Lifetime-based sensing is advantageous because the measurements can be independent of fluorescence intensity. This insensitivity offers opportunities in fluorescence microscopy where the local probe concentration generally cannot be controlled, in remote sensing using fiber optics where there are losses of excitation and emission intensity, and in flow cytometry where there are variations in cell volume and extent of probe uptake. Phase-angle and/or modulation measurement at a single modulation frequency offers fast temporal resolution and significantly simplified instrumentation. Amplitude modulation of the excitation can be easily accomplished using commercially available acoustooptic modulators and c.w. lasers, such as HeCd (354 or 442 nm) or HeNe (543 and 633 nm). Diode lasers can be modulated intrinsically. Lifetime-based sensing (phase modulation) does not require complete resolution of a multi-exponential decay, and probes with complex intensity decays are suitable for sensing. Phase angle and modulation are very sensitive to intensity decay parameters and a 1.5-fold change in lifetime results in a sufficient change in phase angle (about 12°) and modulation (about 14%) for accurate analyte measurements. This allows the use of probes that are less sensitive to analyte. Lifetime-based sensing also allows the use of the mechanisms of collisional quenching and resonance energy transfer, where there are no spectral shifts for ratiometric sensing. Additionally, syntheses of probes for visible excitation have resulted in probes like the Calcium Color series, which do not display spectral shifts [7,26,46]. However, such probes are suitable for lifetime-based sensing.

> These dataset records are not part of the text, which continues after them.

// chaos_ref_pkg: reference models used by the testbenches, written apart from
// the RTL.  State values are Q8.24 held in 64-bit integers; products keep 24
// fraction bits by an arithmetic shift; an Euler update is wrapped to 32 bits.
// Integer coefficients are applied as plain integer multiplications, which the
// Q8.24 product reproduces exactly.
package chaos_ref_pkg;

  localparam longint ONE = 64'sd1 <<< 24;
  localparam longint HQ  = 64'sd16777;      // 0.001

  typedef struct {
    longint x;
    longint y;
    longint z;
  } state_t;

  function automatic longint q(input longint a, input longint b);
    return (a * b) >>> 24;
  endfunction

  function automatic longint upd(input longint v, input longint d);
    longint s;
    s = v + q(HQ, d);
    return longint'(int'(s));               // wrap to the 32-bit register
  endfunction

  function automatic state_t lorenz_step(input state_t s);
    state_t n;
    n.x = upd(s.x, 10 * (s.y - s.x));
    n.y = upd(s.y, 28 * s.x - s.y - q(s.x, s.z));
    n.z = upd(s.z, q(s.x, s.y) - q(64'sd44739243, s.z));
    return n;
  endfunction

  function automatic state_t rossler_step(input state_t s);
    state_t n;
    n.x = upd(s.x, -s.y - s.z);
    n.y = upd(s.y, s.x + q(64'sd3355443, s.y));
    n.z = upd(s.z, 64'sd3355443 + q(s.z, s.x - 64'sd95630131));
    return n;
  endfunction

  function automatic state_t chen_step(input state_t s);
    state_t n;
    n.x = upd(s.x, 35 * (s.y - s.x));
    n.y = upd(s.y, -7 * s.x - q(s.x, s.z) + 28 * s.y);
    n.z = upd(s.z, q(s.x, s.y) - 3 * s.z);
    return n;
  endfunction

  function automatic state_t lu_step(input state_t s);
    state_t n;
    n.x = upd(s.x, 36 * (s.y - s.x));
    n.y = upd(s.y, 20 * s.y - q(s.x, s.z));
    n.z = upd(s.z, q(s.x, s.y) - 3 * s.z);
    return n;
  endfunction

  function automatic state_t init_state(input int sys);
    state_t s;
    case (sys)
      0:       begin s.x = 0;            s.y = 5 * ONE;      s.z = 25 * ONE;    end
      1:       begin s.x = 64'sd1677722; s.y = 64'sd1677722; s.z = 64'sd1677722; end
      default: begin s.x = ONE;          s.y = ONE;          s.z = ONE;          end
    endcase
    return s;
  endfunction

  function automatic state_t sys_step(input int sys, input state_t s);
    case (sys)
      0:       return lorenz_step(s);
      1:       return rossler_step(s);
      2:       return chen_step(s);
      default: return lu_step(s);
    endcase
  endfunction

  // mixing rule: sw4 = 0 -> x of system sw1, 1 -> y of sw2, 2 -> z of sw3, 3 -> as 0
  function automatic int unsigned mix(input state_t s [4], input int sw1, input int sw2,
                                      input int sw3, input int sw4);
    case (sw4)
      1:       return int'(s[sw2].y);
      2:       return int'(s[sw3].z);
      default: return int'(s[sw1].x);
    endcase
  endfunction

  // logistic map on Q0.32 with r = 3.99 in Q4.28
  function automatic int unsigned logistic(input int unsigned x);
    longint unsigned p, r;
    p = longint'(x) * ((64'd1 << 32) - longint'(x));
    r = (p >> 32) * 64'd1071057469;
    return int'(r >> 28);
  endfunction

  // synthetic test image of the image ROM
  function automatic logic [15:0] image_pixel(input int unsigned a);
    int unsigned row, col;
    logic [15:0] p;
    row = (a / 256) % 256;
    col = a % 256;
    p[15:8] = 8'((row + col) % 256);
    p[7:0]  = 8'(row) ^ ((((row / 32) % 2) != ((col / 32) % 2)) ? 8'h40 : 8'h00);
    return p;
  endfunction

  // key stream: key k for selections sw1..sw4
  class key_model;
    state_t s [4];
    int sw1, sw2, sw3, sw4;
    function new(int a, int b, int c, int d);
      sw1 = a; sw2 = b; sw3 = c; sw4 = d;
      for (int i = 0; i < 4; i++) s[i] = init_state(i);
    endfunction
    function int unsigned next_key();
      int unsigned pre;
      pre = mix(s, sw1, sw2, sw3, sw4);
      for (int i = 0; i < 4; i++) s[i] = sys_step(i, s[i]);
      return logistic(pre);
    endfunction
  endclass

endpackage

Many difficulties encountered with intensity measurements can be circumvented by the use of lifetime-based sensing. It is now possible to measure the phase angles on a cell-by-cell basis as they pass through the laser beam using a phase flow cytometer [57], Fluorescence lifetime imaging (FLIM) allows image contrast to be created based on the lifetime of the probe at each point in the image. If the probe lifetime is sensitive to analyte, one now has the ability to create chemical and biochemical images of cells [32,33] and tissues.

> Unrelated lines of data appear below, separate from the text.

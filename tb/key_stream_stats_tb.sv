// key_stream_stats_tb: statistical tests of the key stream, in the spirit of the
// ENT and NIST batteries.  The key generator runs at full rate (one key per
// clock) for 262144 keys; each key must match the reference stream.  The 16 key
// bits that the cipher uses (bits 15:0) form a 4-Mbit sequence, 524288 bytes,
// on which the testbench measures
//   ENT:  byte entropy, chi-square against uniform, arithmetic mean, Monte
//         Carlo estimate of pi (pairs of 24-bit words), serial correlation
//   NIST: frequency (monobit) test and runs test, with their P-values
// and checks each against a loose bound.  The byte statistics of the whole
// 32-bit word are printed too; its top bits follow the arcsine density of the
// logistic map and are not uniform, which is why the cipher uses the low bits.
module key_stream_stats_tb;
  import chaos_pkg::*;
  import chaos_ref_pkg::*;

  localparam int NK = 262144;

  logic clk = 1'b0;
  logic rst, ce, start;
  logic [31:0] key;
  logic key_vld;
  int checks = 0, failures = 0;
  int nk = 0;
  longint hist [256];
  longint hist_hi [256];
  byte unsigned bytes_q [$];
  key_model m;

  always #5 clk = ~clk;

  key_generator dut (.clk, .rst, .ce, .start, .sw1(SYS_LORENZ), .sw2(SYS_CHEN), .sw3(SYS_LU),
                     .sw4(VAR_X), .key, .key_vld);

  initial begin
    repeat (NK + 1000) @(posedge clk);
    failures++;
    $display("watchdog expired");
    $display("TB_RESULT checks=%0d failures=%0d", checks, failures);
    $finish;
  end

  function automatic real entropy(input longint h [256], input real n);
    real e;
    e = 0;
    for (int i = 0; i < 256; i++)
      if (h[i] != 0) e -= (real'(h[i]) / n) * $ln(real'(h[i]) / n) / $ln(2.0);
    return e;
  endfunction

  function automatic real fabs(input real v);
    return (v < 0.0) ? -v : v;
  endfunction

  function automatic real erfc_approx(input real x);
    // Abramowitz-Stegun 7.1.26, x >= 0
    real t;
    t = 1.0 / (1.0 + 0.3275911 * x);
    return t * (0.254829592 + t * (-0.284496736 + t * (1.421413741 + t * (-1.453152027 + t * 1.061405429))))
           * $exp(-x * x);
  endfunction

  initial begin
    real n, chi, mean, ent, ent_hi, sc, pi_est, s_monobit, p_monobit, pi_ones, v_obs, p_runs;
    real sx, sxx, sxy, first_b, prev_b;
    longint ones, n_in, pairs, runs, nbits;
    bit prev_bit;
    int wrong;
    for (int i = 0; i < 256; i++) begin hist[i] = 0; hist_hi[i] = 0; end
    m = new(0, 2, 3, 0);
    rst = 1'b1; ce = 1'b1; start = 1'b0;
    @(posedge clk); #1;
    rst = 1'b0; start = 1'b1;
    wrong = 0;
    while (nk < NK) begin
      @(posedge clk); #1;
      if (nk >= NK - 3) start = 1'b0;
      if (key_vld) begin
        if (key !== m.next_key()) wrong++;
        bytes_q.push_back(key[7:0]);
        bytes_q.push_back(key[15:8]);
        hist[key[7:0]]++; hist[key[15:8]]++;
        hist_hi[key[31:24]]++;
        nk++;
      end
    end
    checks++;
    if (wrong != 0) begin failures++; $display("FAIL %0d keys differ from the reference", wrong); end

    n = real'(bytes_q.size());
    ent = entropy(hist, n);
    ent_hi = entropy(hist_hi, real'(NK));
    chi = 0; mean = 0;
    for (int i = 0; i < 256; i++) begin
      chi += (real'(hist[i]) - n / 256.0) ** 2 / (n / 256.0);
      mean += real'(i) * real'(hist[i]);
    end
    mean /= n;
    // serial correlation of successive bytes (cyclic, as ENT)
    sx = 0; sxx = 0; sxy = 0;
    first_b = real'(bytes_q[0]); prev_b = first_b;
    for (int i = 0; i < bytes_q.size(); i++) begin
      real b;
      b = real'(bytes_q[i]);
      sx += b; sxx += b * b;
      if (i > 0) sxy += prev_b * b;
      prev_b = b;
    end
    sxy += prev_b * first_b;
    sc = (n * sxy - sx * sx) / (n * sxx - sx * sx);
    // Monte Carlo pi: 6 bytes -> (x, y), 24 bits each
    n_in = 0; pairs = 0;
    for (int i = 0; i + 5 < bytes_q.size(); i += 6) begin
      real x, y;
      x = real'({bytes_q[i], bytes_q[i + 1], bytes_q[i + 2]}) / 16777216.0;
      y = real'({bytes_q[i + 3], bytes_q[i + 4], bytes_q[i + 5]}) / 16777216.0;
      pairs++;
      if (x * x + y * y <= 1.0) n_in++;
    end
    pi_est = 4.0 * real'(n_in) / real'(pairs);
    // NIST frequency and runs tests on the bit sequence
    ones = 0; runs = 1; nbits = 0; prev_bit = bytes_q[0][0];
    foreach (bytes_q[i]) begin
      for (int b = 0; b < 8; b++) begin
        bit bt;
        bt = bytes_q[i][b];
        ones += bt;
        if (nbits > 0 && bt != prev_bit) runs++;
        prev_bit = bt;
        nbits++;
      end
    end
    s_monobit = fabs(2.0 * real'(ones) - real'(nbits)) / $sqrt(real'(nbits));
    p_monobit = erfc_approx(s_monobit / $sqrt(2.0));
    pi_ones = real'(ones) / real'(nbits);
    v_obs = real'(runs);
    p_runs = erfc_approx(fabs(v_obs - 2.0 * real'(nbits) * pi_ones * (1.0 - pi_ones)) /
                         (2.0 * $sqrt(2.0 * real'(nbits)) * pi_ones * (1.0 - pi_ones)));
    $display("key bits 15:0, %0d bytes: entropy %f bits/byte, chi-square %f, mean %f, pi %f (error %f %%), serial correlation %f",
             bytes_q.size(), ent, chi, mean, pi_est, 100.0 * fabs(pi_est - 3.14159265) / 3.14159265, sc);
    $display("NIST frequency P = %f, runs P = %f", p_monobit, p_runs);
    $display("key bits 31:24 entropy %f bits/byte (not used by the cipher)", ent_hi);
    checks += 7;
    if (ent < 7.999) begin failures++; $display("FAIL entropy"); end
    if (chi > 350.0) begin failures++; $display("FAIL chi-square"); end
    if (fabs(mean - 127.5) > 0.5) begin failures++; $display("FAIL mean"); end
    if (fabs(pi_est - 3.14159265) > 0.03) begin failures++; $display("FAIL pi"); end
    if (fabs(sc) > 0.01) begin failures++; $display("FAIL serial correlation"); end
    if (p_monobit < 0.001) begin failures++; $display("FAIL monobit"); end
    if (p_runs < 0.001) begin failures++; $display("FAIL runs"); end
    $display("TB_RESULT checks=%0d failures=%0d", checks, failures);
    $finish;
  end
endmodule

Finally, we note that future instruments for lifetime-based sensing and imaging can be based on laser diode light sources. At present it is desirable to develop specific probes that can be excited from 630 to 780 nm, the usual range of laser diodes. The use of such probes will allow us to avoid the use of complex laser sources, which should result in the expanded use of fluorescence detection in chemical and biomedical sensors.

Biographies

Henryk Szmacinski received a Ph.D. degree in experimental physics from the University of Gdansk, Poland, in 1980. In 1986 he joined the University of Maryland where he is employed as a research assistant professor in the Department of Biological Chemistry. His special interests include applications of time-resolved fluorescence spectroscopy to clinical chemistry, medical diagnostics and fluorescence microscopy. He has published over 50 papers including his most recent papers and book chapters on the topic of fluorescence lifetime-based sensing and imaging.

Joseph R. Lakowicz received a Ph.D. degree from the University of Illinois at Urbana-Champaign in 1973. He is director of the Center of Fluorescence Spectroscopy at the University of Maryland, School of Medicine.